Peeking Inside Gigantic ZIPs with Only Kilobytes
I fell into this because I was curious: could I look inside a giant ZIP without downloading the whole thing? That question took me into the guts of the ZIP format, where I learned there’s a tiny index at the end that points to everything else. Once you see that, the whole file starts to feel like a book with a really helpful table of contents.
ZIP Architecture
Here’s the mental model I carry now: ZIPs are a stack of per‑file records, and then an index at the end that tells you what’s inside and where to find it.
Local File Records
For each file: a Local File Header (LFH) + compressed data.
The LFH includes version, flags, compression method, timestamps, CRC, compressed/uncompressed sizes (sometimes deferred), and variable-length name/extra fields.
Central Directory (CD)
A compact list of “pointers” to each file: name, sizes, compression method, and the offset of its LFH. Exists once, near the end, after all file data.
This is the “table of contents.” Read this part, and you know all filenames, sizes, and where each file’s bytes live.
End of Central Directory (EOCD)
A short trailer that says: how many entries exist, where the CD starts, and how big it is. Signature: 0x06054b50; minimum size 22 bytes; may be followed by an optional comment.
Think of EOCD as the sticky note at the very end that says: “The index starts at page X, it’s Y pages long, and there are Z items.”
Notes:
- EOCD holds: centralDirOffset, centralDirSize, totalEntries.
- Each CD entry holds: name, sizes, localHeaderOffset.

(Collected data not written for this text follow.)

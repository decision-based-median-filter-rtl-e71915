// Self-checking testbench for dbmf_ctrl.
//
// The controller is surrounded by models written here: two one-clock-latency
// RAM arrays, a UART receiver side that hands over bytes as single-clock
// rx_valid pulses, a UART transmitter side whose ready drops for a few
// clocks after every byte, and a stand-in for window generator plus filter
// that follows the padded scan and returns the centre pixel of every
// complete window one clock later (an identity filter).
// Checks, on a 5 x 4 image:
//   - a byte other than a command is ignored (busy stays low);
//   - LOAD writes the following bytes to input RAM addresses 0..N-1;
//   - START reads the input RAM in padded, border-replicated raster order,
//     one address per clock, (W+2)*(H+2) reads in a row, with wg_valid and
//     wg_pix one clock behind the address;
//   - filter results are written to output RAM addresses 0..N-1;
//   - the output image is handed to the transmitter in order, one byte per
//     ready, and busy drops after the last byte.
module tb_dbmf_ctrl;
  import dbmf_pkg::*;

  localparam int W = 5, H = 4, N = W * H;
  localparam int AW = $clog2(N);

  logic          clk = 0, rst;
  logic          rx_valid;
  logic [7:0]    rx_data;
  logic          tx_ready, tx_send;
  logic [7:0]    tx_data;
  logic          in_we, out_we;
  logic [AW-1:0] in_waddr, in_raddr, out_waddr, out_raddr;
  pixel_t        in_wdata, in_rdata, out_wdata, out_rdata;
  logic          wg_start, wg_valid, f_valid;
  pixel_t        wg_pix, f_med;
  logic          busy;

  int checks = 0, failures = 0;

  dbmf_ctrl #(.IMG_W(W), .IMG_H(H)) dut (.*);

  always #5 clk = ~clk;

  initial begin
    repeat (20000) @(posedge clk);
    failures++;
    $display("watchdog expired");
    $display("TB_RESULT checks=%0d failures=%0d", checks, failures);
    $finish;
  end

  logic [31:0] rs;
  function automatic logic [31:0] rnd();
    rs ^= rs << 13;
    rs ^= rs >> 17;
    rs ^= rs << 5;
    return rs;
  endfunction

  // ---- RAM models ----
  pixel_t in_mem[N], out_mem[N];
  always @(posedge clk) begin
    if (in_we)  in_mem[in_waddr]   <= in_wdata;
    if (out_we) out_mem[out_waddr] <= out_wdata;
    in_rdata  <= in_mem[in_raddr];
    out_rdata <= out_mem[out_raddr];
  end

  // ---- scan checker and identity filter ----
  pixel_t img[H][W];
  int     pix_idx;          // wg_valid pixels seen
  int     exp_out_addr;
  int     scan_first, scan_last, cyc = 0;

  function automatic int clampi(int v, int hi);
    return v < 0 ? 0 : (v > hi ? hi : v);
  endfunction

  logic [AW-1:0] raddr_prev;
  always @(posedge clk) begin
    int py, px, a;
    cyc++;
    raddr_prev <= in_raddr;
    f_valid <= 1'b0;
    if (wg_valid) begin
      // the read behind this pixel was presented in the previous clock
      py = pix_idx / (W + 2);
      px = pix_idx % (W + 2);
      a  = clampi(py - 1, H - 1) * W + clampi(px - 1, W - 1);
      checks++;
      if (int'(raddr_prev) != a || wg_pix != in_mem[a]) begin
        failures++;
        $display("FAIL scan pixel %0d: address %0d data %h, want %0d %h",
                 pix_idx, raddr_prev, wg_pix, a, in_mem[a]);
      end
      if (pix_idx == 0) scan_first = cyc;
      scan_last = cyc;
      if (py >= 2 && px >= 2) begin
        f_valid <= 1'b1;
        f_med   <= img[py - 2][px - 2];
      end
      pix_idx++;
    end
    if (out_we && !rst) begin
      checks++;
      if (int'(out_waddr) != exp_out_addr) begin
        failures++; $display("FAIL output write at %0d, want %0d", out_waddr, exp_out_addr);
      end
      exp_out_addr++;
    end
  end

  // ---- transmitter model ----
  int tx_hold = 0;
  logic [7:0] sent[$];
  always @(posedge clk) begin
    if (tx_send) begin
      if (!tx_ready) begin failures++; $display("FAIL send while not ready"); end
      sent.push_back(tx_data);
      tx_hold = 2 + rnd() % 6;
    end else if (tx_hold > 0) tx_hold--;
  end
  assign tx_ready = (tx_hold == 0);

  task automatic rx_byte(input logic [7:0] b);
    repeat (1 + rnd() % 4) @(negedge clk);
    rx_valid = 1; rx_data = b;
    @(negedge clk);
    rx_valid = 0; rx_data = 8'(rnd());
  endtask

  initial begin
    rs = $urandom | 32'h1;
    rst = 1; rx_valid = 0; rx_data = '0; f_med = '0; f_valid = 0;
    pix_idx = 0; exp_out_addr = 0;
    repeat (3) @(negedge clk);
    rst = 0;

    for (int y = 0; y < H; y++)
      for (int x = 0; x < W; x++) img[y][x] = pixel_t'(rnd());

    rx_byte(8'h41);   // not a command
    repeat (3) @(negedge clk);
    checks++;
    if (busy) begin failures++; $display("FAIL non-command byte started something"); end

    rx_byte(CMD_LOAD);
    for (int y = 0; y < H; y++)
      for (int x = 0; x < W; x++) rx_byte(img[y][x]);
    repeat (3) @(negedge clk);
    checks++;
    if (busy) begin failures++; $display("FAIL still busy after load"); end
    for (int i = 0; i < N; i++) begin
      checks++;
      if (in_mem[i] != img[i / W][i % W]) begin failures++; $display("FAIL load addr %0d", i); end
    end

    rx_byte(CMD_START);
    while (sent.size() < N) @(negedge clk);
    repeat (20) @(negedge clk);
    checks++;
    if (busy) begin failures++; $display("FAIL busy after sending"); end
    checks++;
    if (pix_idx != (W + 2) * (H + 2) || scan_last - scan_first + 1 != pix_idx) begin
      failures++;
      $display("FAIL scan: %0d reads over %0d clocks", pix_idx, scan_last - scan_first + 1);
    end
    checks++;
    if (exp_out_addr != N || sent.size() != N) begin
      failures++; $display("FAIL %0d results written, %0d bytes sent", exp_out_addr, sent.size());
    end
    for (int i = 0; i < N && i < sent.size(); i++) begin
      checks++;
      if (sent[i] != img[i / W][i % W]) begin
        failures++; $display("FAIL byte %0d sent %h want %h", i, sent[i], img[i / W][i % W]);
      end
    end
    $display("TB_RESULT checks=%0d failures=%0d", checks, failures);
    $finish;
  end
endmodule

Demo: Inspecting ZIPs with Just a Few HTTP Range Requests
I wanted to try this idea in the browser. The trick is simple: ask the server for only the bytes we need.
-
Learn the size (a tiny poke)
- I request just the first byte (Range: bytes=0-0). The response includes a header that reveals the full size.
-
Peek at the end (where the secrets are)
- I fetch a small “tail” window (usually 64 KiB). I scan backwards for the EOCD signature. When I find it, it tells me exactly where the Central Directory starts and how big it is.
-
Fetch the index, not the payload
- Using those two numbers, I fetch just the Central Directory. That’s the index. I read each entry’s name, sizes, and a pointer to its local header.
-
Show the list
- With that, I can render a neat table of everything inside the ZIP without touching the actual file contents.
-
Download only what I want (optional)
- If I click a file, I jump to its local header to find where its data really starts (names and “extra” fields can vary). Then I read exactly the compressed bytes for that one file. If the browser supports it, I decompress on the fly; otherwise I just download the compressed stream.
Writers can keep appending files, then write the index at the end. Readers like us can jump straight to that index, and then hop to any file by offset.
Notes and edges I keep in mind:
- Some ZIPs are huge (ZIP64) and use extended 64‑bit fields; the same ideas apply, with larger numbers and a couple of extra records.
- A ZIP can include a long comment after EOCD; if I don’t see EOCD in the last 64 KiB, I widen the scanning window.
- On the web, this works when the server supports HTTP Range and exposes the right headers (like Content‑Range) to scripts.
How the browser talks to the server (sequence)
That’s it. A few tiny HTTP requests, and suddenly a multi‑gigabyte archive becomes a quick, readable story.
Source code for browser-demo: https://github.com/ritiksahni/zip-over-range
A ZIP file read backwards is like an open book.